◆ TASK PROMPT ◆
The entire listing below must be written out word for word.
───── RECORDED DATA ─────
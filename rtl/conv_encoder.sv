// conv_encoder: rate-1/2, constraint-length-7 convolutional encoder with
// generator polynomials 133 and 171 (octal).
//
// A six-stage shift register holds the last six input bits (the coder
// state, newest bit in bit 0). The two parity outputs are the modulo-2 sums
// of the register taps selected by the polynomials, including the current
// input bit, so they are combinational in d and the state: {Pn} uses 133,
// {Qn} uses 171, as in the document. On every clock with en high the
// register shifts d in. Reset clears the register (the all-zero state); the
// reset value is this design's choice.
//
// Ports: en/d give the input bit, p/q the parity pair of that bit in the
// same cycle, state the register content.
module conv_encoder
  import vit_pkg::*;
(
  input  logic       clk,
  input  logic       rst_n,
  input  logic       en,
  input  logic       d,
  output logic       p,
  output logic       q,
  output logic [5:0] state
);
  logic [5:0] sr;

  always_ff @(posedge clk or negedge rst_n) begin
    if (!rst_n)  sr <= '0;
    else if (en) sr <= {sr[4:0], d};
  end

  assign {p, q} = code_out(sr, d);
  assign state  = sr;
endmodule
─────
◆ RESPONSE TO THIS TASK ◆
filename rtl/conv_encoder.sv
// conv_encoder: rate-1/2, constraint-length-7 convolutional encoder with
// generator polynomials 133 and 171 (octal).
//
// A six-stage shift register holds the last six input bits (the coder
// state, newest bit in bit 0). The two parity outputs are the modulo-2 sums
// of the register taps selected by the polynomials, including the current
// input bit, so they are combinational in d and the state: {Pn} uses 133,
// {Qn} uses 171, as in the document. On every clock with en high the
// register shifts d in. Reset clears the register (the all-zero state); the
// reset value is this design's choice.
//
// Ports: en/d give the input bit, p/q the parity pair of that bit in the
// same cycle, state the register content.
module conv_encoder
  import vit_pkg::*;
(
  input  logic       clk,
  input  logic       rst_n,
  input  logic       en,
  input  logic       d,
  output logic       p,
  output logic       q,
  output logic [5:0] state
);
  logic [5:0] sr;

  always_ff @(posedge clk or negedge rst_n) begin
    if (!rst_n)  sr <= '0;
    else if (en) sr <= {sr[4:0], d};
  end

  assign {p, q} = code_out(sr, d);
  assign state  = sr;
endmodule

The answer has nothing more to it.